Sie spaltete das Publikum und riss den ehemaligen Ersten Bürgermeister Klaus von Dohnanyi zu dem inzwischen legendären Ausruf hin: "Das ist doch ein anständiges Stück, das muss man doch nicht so spielen." Eine Sternstunde, sagt Kurth, er wolle gar nicht "gefallen": "Sagen wir mal so, ich fordere das Publikum sehr gern, weil ein gefordertes Publikum ist ein aktiveres als eines, das etwas 'Schönes' vorgespielt bekommt. Der Herr von Dohnanyi ist nach Hause gegangen und hat diesen Abend nicht vergessen. Da setzen wir uns auseinander!"
Zusammenarbeit mit Clemens Meyer und Thomas Stuber
Wichtig ist dem 67-jährigen Schauspieler außerdem stets der politische Kontext. Hier sieht er sich besonders in der Verantwortung als einer, der die Wende aus ostdeutscher Perspektive erlebt hat. Viel hat er deshalb in den vergangenen Jahren mit dem Schriftsteller Clemens Meyer und dem Filmemacher Thomas Stuber zusammengearbeitet. Sie erzählen im Kinofilm "Herbert" oder den "Polizeiruf"-Folgen aus Halle Geschichten von heute und schlagen dabei immer den Bogen in die Vergangenheit. Er arbeite jetzt "mit vielen jungen und jüngsten Kolleginnen und Kollegen, wo das Wissen ein anderes ist und die darin auch gar keinen Mangel sehen. Weil das Schulsystem mit der jüngeren Vergangenheit nicht genug umgeht, aufklärt."

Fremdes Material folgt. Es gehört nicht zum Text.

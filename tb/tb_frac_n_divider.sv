// Self-checking test of frac_n_divider behind the divide-by-8 (hf_div8).
// A VCO clock is applied and every output period is measured in VCO periods.
//  - The modulator updates at each rising output edge and the accumulator
//    takes A, B at the start of the next period, so each period must equal
//    2*(A + 4*B) for the A, B read just after the rising edge before the
//    one that started it; A, B must be the split of N_I + N_offset.
//  - Over a long run the mean period must equal N_desired: the total VCO
//    count over K periods may differ from K * N_desired by a few periods'
//    worth of modulator noise only.
// Several N_desired values are used, from the bottom to the top of the range.
module tb_frac_n_divider;
  int checks = 0, failures = 0;
  logic vco = 0, rst_n = 1;
  logic [3:0] ph;
  logic [25:0] n_desired;
  logic fout, fout_d = 0, mode;
  logic [1:0] n_a;
  logic [3:0] n_b;
  logic signed [3:0] n_offset;
  int cyc = 0, last = -1, exp_last = -1, exp_prev = -1;

  hf_div8 u_div8 (.vco_clk(vco), .rst_n(rst_n), .div2(), .ph(ph));
  frac_n_divider dut (.rst_n(rst_n), .ph(ph), .n_desired(n_desired), .fout(fout),
                      .n_a(n_a), .n_b(n_b), .n_offset(n_offset), .mode(mode));

  task automatic check(input bit ok, input string what);
    checks++;
    if (!ok) begin failures++; $display("FAIL %s", what); end
  endtask

  initial begin
    #1 rst_n = 0;
  end

  initial begin : watchdog
    #400000000;
    failures++;
    $display("watchdog expired");
    $display("TB_RESULT checks=%0d failures=%0d", checks, failures);
    $finish;
  end

  // Run K output periods at one N_desired (7.19 fixed point).
  task automatic run(input logic [25:0] nd, input int k);
    longint total = 0, target;
    int got = 0, warm = 4;
    real nd_real;
    n_desired = nd;
    nd_real = real'(nd) / real'(1 << 19);
    while (got < k) begin
      #200 vco = 1; cyc++;
      #200 vco = 0;
      if (fout && !fout_d) begin
        int nd_sum;
        if (last >= 0 && exp_prev >= 0) begin
          if (warm > 0) warm--;
          else begin
            check(cyc - last == exp_prev, $sformatf("period %0d expected %0d", cyc - last, exp_prev));
            total += longint'(cyc - last);
            got++;
          end
        end
        last = cyc;
        #1;
        nd_sum = int'(nd[25:20]) + int'(n_offset);
        check(int'(n_a) == nd_sum % 4 && int'(n_b) == nd_sum / 4, "A/B split of N_I + N_offset");
        exp_prev = exp_last;
        exp_last = 2 * (int'(n_a) + 4 * int'(n_b));
      end
      fout_d = fout;
    end
    target = longint'(nd) * k;      // in units of 2^-19 VCO periods
    check((total << 19) - target <= (longint'(16) << 19) && target - (total << 19) <= (longint'(16) << 19),
          $sformatf("mean period %f, N_desired %f", real'(total) / k, nd_real));
    $display("N_desired %f: mean period over %0d periods %f", nd_real, k, real'(total) / k);
  endtask

  initial begin
    n_desired = 26'd0;
    n_desired[25:19] = 7'd40;
    repeat (4) begin #200 vco = 1; #200 vco = 0; end
    rst_n = 1;
    run(26'(longint'(40.3 * (1 << 19))), 1500);
    run(26'(longint'(32.0 * (1 << 19))), 300);
    run(26'(longint'(57.123456 * (1 << 19))), 1500);
    run(26'(longint'(67.9 * (1 << 19))), 1500);
    $display("TB_RESULT checks=%0d failures=%0d", checks, failures);
    $finish;
  end
endmodule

Deshalb war Kurth auch gerne bei der NDR Hörspielserie "Am Schlick" von Lars Werner und Marcel Raabe dabei. Sie spielt im krisenhaften Hafenmilieu in Mecklenburg-Vorpommern: Es sei zwar "eine fiktive Geschichte, aber sie hat doch sehr mit der Realität tun." Seine Mutter und sein Bruder lebten noch in Mecklenburg, erzählt Kurth. "Wenn ich dorthin fahre, bekomme ich viel mit. Die Kluft zwischen den neuen und den alten Bundesstaaten ist natürlich nach wie vor da. Damit hat dieses Hörspiel sehr viel zu tun."
Hörspielserie "Am Schlick":"Anspruchsvollste Arbeit, die ein Schauspieler machen kann"
Beispielhaft ist in "Am Schlick" zu erleben, wie Biografien aufeinanderprallen. Peter Kurth, ein Mann mit durchaus massiver Statur, die er auf der Bühne und im Film geschickt und konzentriert einzusetzen weiß, schätzt die Arbeit nur mit der Stimme: "Das ist die anspruchsvollste Arbeit, die ein Schauspieler machen kann. Weil einem etwas genommen wird und dann fehlt. Und das versucht man dann wett zumachen, indem man andere Dinge dazunehmen will, findet aber keine. Da in der Konzentration zu bleiben ist sehr spannend." Nach dem Gespräch muss er dann schnell los. Das Enkelkind wartet.